Without the code we are just guessing.
Edit
After fixing the main bug in the original C code (a buffer over-run)
I have update the code to run the test side by side in a fair comparison:
// INCLUDES -------------------------------------------------------------------
#include <stdlib.h>
#include <stdio.h>
#include <sys/time.h>
#include <time.h>
// DEFINES -------------------------------------------------------------------
// The original problem was here. The MAXDIM was 500. But we were using arrays
// that had a size of 512 in each dimension. This caused a buffer overrun that
// the dim variable and caused it to be reset to 0. The result of this was causing
// the multiplication loop to fall out before it had finished (as the loop was
// controlled by this global variable.
//
// Everything now uses the MAXDIM variable directly.

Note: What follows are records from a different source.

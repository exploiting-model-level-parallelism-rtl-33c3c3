// perf_profiler: hardware run-time profiler of the cores.
//
// For each core it classifies every cycle of a run into one of four states
// (computing only, memory operation only, both, neither) and counts the
// cycles of each, plus the total cycles of the run. These are the figures
// behind an execution-time breakdown: for one core a state's share is its
// count over the total; for the dual-core system the two cores' counts are
// averaged. Counting runs while `enable` is high; `clear` zeroes all
// counters (clear wins over enable). Counters are 32 bits and wrap.
//
// The four states and the "state machines and counters" structure follow the
// document; what counts as computing or memory activity is defined by the
// busy_compute/busy_mem signals of lstm_core.
module perf_profiler
  import lstm_pkg::*;
#(
  parameter int unsigned NC = 2
) (
  input  logic        clk,
  input  logic        rst_n,
  input  logic        clear,
  input  logic        enable,
  input  logic [NC-1:0] busy_compute,
  input  logic [NC-1:0] busy_mem,
  output prof_state_e state [NC],
  output logic [31:0] cnt [NC][4],
  output logic [31:0] total
);
  always_comb begin
    for (int c = 0; c < NC; c++) begin
      unique case ({busy_compute[c], busy_mem[c]})
        2'b10:   state[c] = PS_COMPUTE;
        2'b01:   state[c] = PS_MEMORY;
        2'b11:   state[c] = PS_BOTH;
        default: state[c] = PS_NEITHER;
      endcase
    end
  end

  always_ff @(posedge clk or negedge rst_n) begin
    if (!rst_n) begin
      total <= '0;
      for (int c = 0; c < NC; c++)
        for (int s = 0; s < 4; s++) cnt[c][s] <= '0;
    end else if (clear) begin
      total <= '0;
      for (int c = 0; c < NC; c++)
        for (int s = 0; s < 4; s++) cnt[c][s] <= '0;
    end else if (enable) begin
      total <= total + 32'd1;
      for (int c = 0; c < NC; c++)
        cnt[c][state[c]] <= cnt[c][state[c]] + 32'd1;
    end
  end
endmodule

// This of course gives the C code an advantage as the compiler can optimize the
// loop explicitly for the fixed size arrays and thus unroll loops more efficiently.
#define MAXDIM 512
#define RUNS 10
// MATRIX FUNCTIONS ----------------------------------------------------------
class matrix
{
public:
matrix(int dim)
: dim_(dim)
{
data_ = new int[dim_ * dim_];
}
inline int dim() const {
return dim_;
}
inline int& operator()(unsigned row, unsigned col) {
return data_[dim_*row + col];
}
inline int operator()(unsigned row, unsigned col) const {
return data_[dim_*row + col];
}
private:
int dim_;
int* data_;
};
// ---------------------------------------------------
void random_matrix(int (&matrix)[MAXDIM][MAXDIM]) {
for (int r = 0; r < MAXDIM; r++)
for (int c = 0; c < MAXDIM; c++)
matrix[r][c] = rand() % 100;
}
void random_matrix_class(matrix& matrix) {
for (int r = 0; r < matrix.dim(); r++)
for (int c = 0; c < matrix.dim(); c++)
matrix(r, c) = rand() % 100;
}
template<typename T, typename M>
float run(T f, M const& a, M const& b, M& c)
{
float time = 0;
for (int i = 0; i < RUNS; i++) {
struct timeval start, end;
gettimeofday(&start, NULL);
f(a,b,c);
gettimeofday(&end, NULL);
long s = start.tv_sec * 1000 + start.tv_usec / 1000;
long e = end.tv_sec * 1000 + end.tv_usec / 1000;
time += e - s;
}
return time / RUNS;
}
// SEQ MULTIPLICATION ----------------------------------------------------------
int* mult_seq(int const(&a)[MAXDIM][MAXDIM], int const(&b)[MAXDIM][MAXDIM], int (&z)[MAXDIM][MAXDIM]) {
for (int r = 0; r < MAXDIM; r++) {
for (int c = 0; c < MAXDIM; c++) {
z[r][c] = 0;
for (int i = 0; i < MAXDIM; i++)
z[r][c] += a[r][i] * b[i][c];
}
}
}
void mult_std(matrix const& a, matrix const& b, matrix& z) {
for (int r = 0; r < a.dim(); r++) {
for (int c = 0; c < a.dim(); c++) {
z(r,c) = 0;
for (int i = 0; i < a.dim(); i++)
z(r,c) += a(r,i) * b(i,c);
}
}
}
// MAIN ------------------------------------------------------------------------
using namespace std;
int main(int argc, char* argv[]) {
srand(time(NULL));
int matrix_a[MAXDIM][MAXDIM];
int matrix_b[MAXDIM][MAXDIM];
int matrix_c[MAXDIM][MAXDIM];
random_matrix(matrix_a);
random_matrix(matrix_b);
printf("%d ", MAXDIM);
printf("%f \n", run(mult_seq, matrix_a, matrix_b, matrix_c));
matrix a(MAXDIM);
matrix b(MAXDIM);
matrix c(MAXDIM);
random_matrix_class(a);
random_matrix_class(b);
printf("%d ", MAXDIM);
printf("%f \n", run(mult_std, a, b, c));
return 0;
}
The results now:
$ g++ t1.cpp
$ ./a.exe
512 1270.900000
512 3308.800000
$ g++ -O3 t1.cpp
$ ./a.exe
512 284.900000
512 622.000000
From this we see the C code is about twice as fast as the C++ code when fully optimized. I can not see the reason in the code.
I'm taking a wild guess here, but if you dynamically allocating the matrices makes such a huge difference, maybe the problem is fragmentation. Again, I've no idea how the underlying matrix is implemented.
Why don't you allocate the memory for the matrices by hand, ensuring it's contiguous, and build the pointer structure yourself?
Also, does the dim() method have any extra complexity? I would declare it inline, too.